When I said I wished this trip, I meant the rush of song as we left the city. I meant the bus. I meant the woman who played her flip-flops like drumsticks against the window. For singing with strangers in a desert is like getting closer to the moon. And the glow of a moment is like a moon, caught behind clouds and then visible and then hidden again.

And when I said here, I meant elsewhere—I meant moving.


II.

Out of the brush and nothing: a clutch of homes, a grove of papaya trees. For every leaning tin roof, eleven graves. And why else do people stay, if not the orchard, if not to garden around the losses that outnumber us? For what place after this much history isn’t pinned to the ground with gravestones?

When I said the girl selling papaya out of her apron brought a certain movie to mind, I really meant my life—the way she tilted into the roadside, the wind blowing her skirt between her legs.


III.

At dusk, more wind and a plummeting blue: the million dunes beyond us grew fainter and loomed larger. When the bus stalled, I thought: justice. Who did we think we were to cross the desert in a matter of hours?

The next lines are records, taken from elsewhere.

// fp_ref_pkg: bit-exact reference model of IEEE double multiply and add
// for the testbenches, written independently of the RTL datapath.
//
// Values are handled exactly as (-1)^s * M * 2^e with a 256-bit integer M
// and then rounded once (round_pack). Denormal inputs count as zero and
// results below the normal range flush to a signed zero, raising underflow
// and inexact, matching the unit's documented choice. The fused
// multiply-add reference is the IEEE add of the IEEE-rounded product and c.
// Flags are {invalid, overflow, underflow, inexact}.
package fp_ref_pkg;

  typedef struct packed {
    logic [63:0] res;
    logic [3:0]  flags;
  } ref_t;

  localparam logic [63:0] QNAN = 64'h7FF8_0000_0000_0000;

  function automatic logic f_nan(logic [63:0] x);
    return x[62:52] == 11'h7FF && x[51:0] != 0;
  endfunction
  function automatic logic f_snan(logic [63:0] x);
    return f_nan(x) && !x[51];
  endfunction
  function automatic logic f_inf(logic [63:0] x);
    return x[62:52] == 11'h7FF && x[51:0] == 0;
  endfunction
  function automatic logic f_zero(logic [63:0] x);
    return x[62:52] == 0;
  endfunction
  function automatic logic [52:0] f_sig(logic [63:0] x);
    return {1'b1, x[51:0]};
  endfunction

  // Round (-1)^s * m * 2^e (m > 0) to double precision in mode rm
  // (0 nearest-even, 1 toward zero, 2 toward +inf, 3 toward -inf).
  function automatic ref_t round_pack(logic s, logic [255:0] m, int e, int rm);
    ref_t r;
    int   lead, eb, sh;
    logic [255:0] sig;
    logic guard, sticky, up;
    lead = 0;
    for (int i = 0; i < 256; i++) if (m[i]) lead = i;
    eb = lead + e + 1023;
    if (lead >= 52) begin
      sh     = lead - 52;
      sig    = m >> sh;
      guard  = (sh > 0) ? m[sh-1] : 1'b0;
      sticky = (sh > 1) ? ((m & ((256'd1 << (sh - 1)) - 1)) != 0) : 1'b0;
    end else begin
      sig = m << (52 - lead); guard = 0; sticky = 0;
    end
    case (rm)
      0: up = guard && (sig[0] || sticky);
      1: up = 0;
      2: up = !s && (guard || sticky);
      default: up = s && (guard || sticky);
    endcase
    if (up) sig = sig + 1;
    if (sig[53]) begin sig = sig >> 1; eb++; end
    r.flags = {3'b000, guard | sticky};
    if (eb >= 2047) begin
      r.flags = 4'b0101;
      if (rm == 0 || (rm == 2 && !s) || (rm == 3 && s)) r.res = {s, 11'h7FF, 52'd0};
      else r.res = {s, 11'h7FE, {52{1'b1}}};
    end else if (eb <= 0) begin
      r.flags = 4'b0011;
      r.res = {s, 63'd0};
    end else begin
      r.res = {s, eb[10:0], sig[51:0]};
    end
    return r;
  endfunction

  function automatic ref_t ref_mul(logic [63:0] a, logic [63:0] b, int rm);
    ref_t r;
    logic s = a[63] ^ b[63];
    r.flags = 0;
    if (f_nan(a) || f_nan(b)) begin
      r.res = QNAN; r.flags[3] = f_snan(a) || f_snan(b);
    end else if ((f_inf(a) && f_zero(b)) || (f_zero(a) && f_inf(b))) begin
      r.res = QNAN; r.flags[3] = 1;
    end else if (f_inf(a) || f_inf(b)) begin
      r.res = {s, 11'h7FF, 52'd0};
    end else if (f_zero(a) || f_zero(b)) begin
      r.res = {s, 63'd0};
    end else begin
      r = round_pack(s, 256'(f_sig(a)) * 256'(f_sig(b)),
                     int'(a[62:52]) + int'(b[62:52]) - 2 * 1075, rm);
    end
    return r;
  endfunction

  function automatic ref_t ref_add(logic [63:0] x, logic [63:0] y, int rm);
    ref_t r;
    int ex, ey, emin, dd;
    logic [255:0] mx, my, m;
    logic s;
    r.flags = 0;
    if (f_nan(x) || f_nan(y)) begin
      r.res = QNAN; r.flags[3] = f_snan(x) || f_snan(y);
    end else if (f_inf(x) && f_inf(y) && x[63] != y[63]) begin
      r.res = QNAN; r.flags[3] = 1;
    end else if (f_inf(x)) begin
      r.res = x;
    end else if (f_inf(y)) begin
      r.res = y;
    end else if (f_zero(x) && f_zero(y)) begin
      r.res = {(x[63] == y[63]) ? x[63] : (rm == 3), 63'd0};
    end else if (f_zero(x)) begin
      r.res = y;
    end else if (f_zero(y)) begin
      r.res = x;
    end else begin
      ex = int'(x[62:52]); ey = int'(y[62:52]);
      dd = (ex > ey) ? ex - ey : ey - ex;
      if (dd <= 150) begin
        emin = (ex < ey) ? ex : ey;
        mx = 256'(f_sig(x)) << (ex - emin);
        my = 256'(f_sig(y)) << (ey - emin);
      end else if (ex > ey) begin
        emin = ex - 3; mx = 256'(f_sig(x)) << 3; my = 1;
      end else begin
        emin = ey - 3; my = 256'(f_sig(y)) << 3; mx = 1;
      end
      if (x[63] == y[63]) begin m = mx + my; s = x[63]; end
      else if (mx > my)   begin m = mx - my; s = x[63]; end
      else                begin m = my - mx; s = y[63]; end
      if (m == 0) r.res = {rm == 3, 63'd0};
      else r = round_pack(s, m, emin - 1075, rm);
    end
    return r;
  endfunction

  // op: 0 FMPY, 1 FADD (c +/- d), 2 FMAF (a*b +/- c)
  function automatic ref_t ref_op(int op, logic sub, int rm, logic [63:0] a,
                                  logic [63:0] b, logic [63:0] c, logic [63:0] d);
    ref_t p, r;
    if (op == 0) return ref_mul(a, b, rm);
    if (op == 1) return ref_add(c, {d[63] ^ sub, d[62:0]}, rm);
    p = ref_mul(a, b, rm);
    r = ref_add(p.res, {c[63] ^ sub, c[62:0]}, rm);
    // A NaN product has already raised its invalid flag.
    r.flags = r.flags | p.flags;
    return r;
  endfunction

  // Random double with exponent near e0 (+/- spread); a few zeros.
  function automatic logic [63:0] rand_fp(int e0, int spread);
    int e;
    e = e0 + int'($urandom_range(2 * spread)) - spread;
    if (e < 1) e = 1;
    if (e > 2046) e = 2046;
    return {1'($urandom), 11'(e), 20'($urandom), 32'($urandom)};
  endfunction

endpackage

Later, we would say it was forty years.


IV.

As long as the bus moved, we knew what it was. But in stillness it could be anything, and there we were—trapped in the anything. Tumbleweed spun against rocks, into the arms of cacti, into each other, and emptiness.

We left the bus and became presidents. We became lovers and got plucky and sucked the earth dry. Thirsty, we turned back to the slower work of trust and papaya trees, the only water a hundred miles down.


V.

After what might have been forty years, the bus remembered it was a bus. It hummed and carried us on—our worn shoes a thinner music against the window.

Portrait of Idra Novey

Idra Novey is an American poet and translator. Her first book of poems, The Next Country, received the Kinereth Gensler Award from Alice James Books and was included in Virginia Quarterly Review‘s list of Best Poetry Books of 2008. She’s received awards from the Poetry Society of America, the National Endowment for the Arts, Poets & Writers Magazine, and the PEN Translation Fund. Her most recent translations include a volume of poems by Brazilian poet Manoel de Barros, Birds for a Demolition, and Viscount Lazcano Tegui’s Argentinean cult-classic novel On Elegance While Sleeping. She teaches in the MFA Program at Columbia University and at NYU. (updated 11/2010)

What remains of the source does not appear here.